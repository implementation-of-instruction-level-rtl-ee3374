// tb_mpram: self-checking test of the CRCW multiport RAM.
//
// Two memories are tested side by side against a behavioural model:
//   * the reference example chip at its default size (16 ports,
//     16384 x 1 bit) with CRCW Common writes, and
//   * a 16-port 256 x 8 bit memory with CRCW Priority writes.
// Every cycle all 16 ports issue a random read or write; addresses are drawn
// from a small window half of the time so that concurrent reads and
// concurrent writes to one word are frequent. Reads are checked during the
// cycle (they see the old contents); conflicting writes must follow the
// Common (all writers agree) or Priority (lowest port wins) rule. All ports
// are served in one cycle, so one access per port per clock is checked.
module tb_mpram;
  localparam int P = 16;
  localparam int WA = 16384, WB = 256;
  logic clk = 0;
  logic [P-1:0] cs_a, we_a, cs_b, we_b;
  logic [P-1:0][13:0] addr_a;
  logic [P-1:0][7:0]  addr_b;
  logic [P-1:0][0:0]  din_a, dout_a;
  logic [P-1:0][7:0]  din_b, dout_b;
  logic       model_a [WA];
  logic [7:0] model_b [WB];
  int checks = 0, failures = 0, conflicts = 0, cycles = 0;

  mpram dut_a (.clk(clk), .cs(cs_a), .we(we_a), .addr(addr_a), .din(din_a), .dout(dout_a));
  mpram #(.PORTS(P), .WORDS(WB), .WIDTH(8), .PRIORITY(1'b1)) dut_b (
    .clk(clk), .cs(cs_b), .we(we_b), .addr(addr_b), .din(din_b), .dout(dout_b));

  always #5 clk = ~clk;

  initial begin : watchdog
    #10_000_000;
    $display("watchdog expired");
    $display("TB_RESULT checks=%0d failures=%0d", checks, failures + 1);
    $finish;
  end

  task automatic fail(string m);
    failures++;
    if (failures < 10) $display("FAIL cycle %0d: %s", cycles, m);
  endtask

  initial begin
    logic written_a [WA];
    logic written_b [WB];
    // initialise both memories: all 16 ports write distinct words each cycle
    cs_a = '1; we_a = '1; cs_b = '0; we_b = '0;
    for (int base = 0; base < WA; base += P) begin
      @(negedge clk);
      for (int p = 0; p < P; p++) begin
        addr_a[p] = 14'(base + p); din_a[p] = 1'($urandom); model_a[base + p] = din_a[p];
        if (base < WB) begin
          cs_b[p] = 1; we_b[p] = 1; addr_b[p] = 8'(base + p); din_b[p] = 8'($urandom);
          model_b[base + p] = din_b[p];
        end else begin cs_b[p] = 0; end
      end
    end
    @(negedge clk);
    for (int n = 0; n < 3000; n++) begin
      cycles++;
      cs_a = P'($urandom) | P'($urandom); we_a = P'($urandom);
      cs_b = P'($urandom) | P'($urandom); we_b = P'($urandom);
      for (int p = 0; p < P; p++) begin
        addr_a[p] = (n % 2) ? 14'($urandom % 8) : 14'($urandom);
        addr_b[p] = (n % 2) ? 8'($urandom % 4) : 8'($urandom);
        din_b[p]  = 8'($urandom);
      end
      // Common rule: every port writing a word writes the same bit
      for (int p = 0; p < P; p++) din_a[p] = ^addr_a[p] ^ 1'(n);
      #1;
      for (int p = 0; p < P; p++) begin
        if (cs_a[p]) begin checks++; if (dout_a[p] !== model_a[addr_a[p]]) fail($sformatf("A read p%0d", p)); end
        else         begin checks++; if (dout_a[p] !== 1'b0) fail("A idle port output"); end
        if (cs_b[p]) begin checks++; if (dout_b[p] !== model_b[addr_b[p]]) fail($sformatf("B read p%0d", p)); end
      end
      // model update (after the reads above)
      for (int p = 0; p < P; p++) begin written_a[addr_a[p]] = 0; written_b[addr_b[p]] = 0; end
      for (int p = 0; p < P; p++) begin
        if (cs_a[p] && we_a[p]) begin
          if (written_a[addr_a[p]]) conflicts++;
          model_a[addr_a[p]] = din_a[p]; written_a[addr_a[p]] = 1;
        end
        if (cs_b[p] && we_b[p]) begin
          if (written_b[addr_b[p]]) conflicts++;
          else model_b[addr_b[p]] = din_b[p];   // lowest port wins
          written_b[addr_b[p]] = 1;
        end
      end
      @(negedge clk);
    end
    // final sweep of the Priority memory through all ports
    cs_b = '1; we_b = '0;
    for (int base = 0; base < WB; base += P) begin
      for (int p = 0; p < P; p++) addr_b[p] = 8'(base + p);
      #1;
      for (int p = 0; p < P; p++) begin checks++; if (dout_b[p] !== model_b[base + p]) fail("B sweep"); end
      @(negedge clk);
    end
    $display("concurrent-write conflicts resolved: %0d", conflicts);
    $display("TB_RESULT checks=%0d failures=%0d", checks, failures);
    $finish;
  end
endmodule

::::

> _ACTIVITY_: Copy every line that contains "Common" from the listing above.

> _EXERCISE SOLUTION_:
//     16384 x 1 bit) with CRCW Common writes, and
// Common (all writers agree) or Priority (lowest port wins) rule. All ports
      // Common rule: every port writing a word writes the same bit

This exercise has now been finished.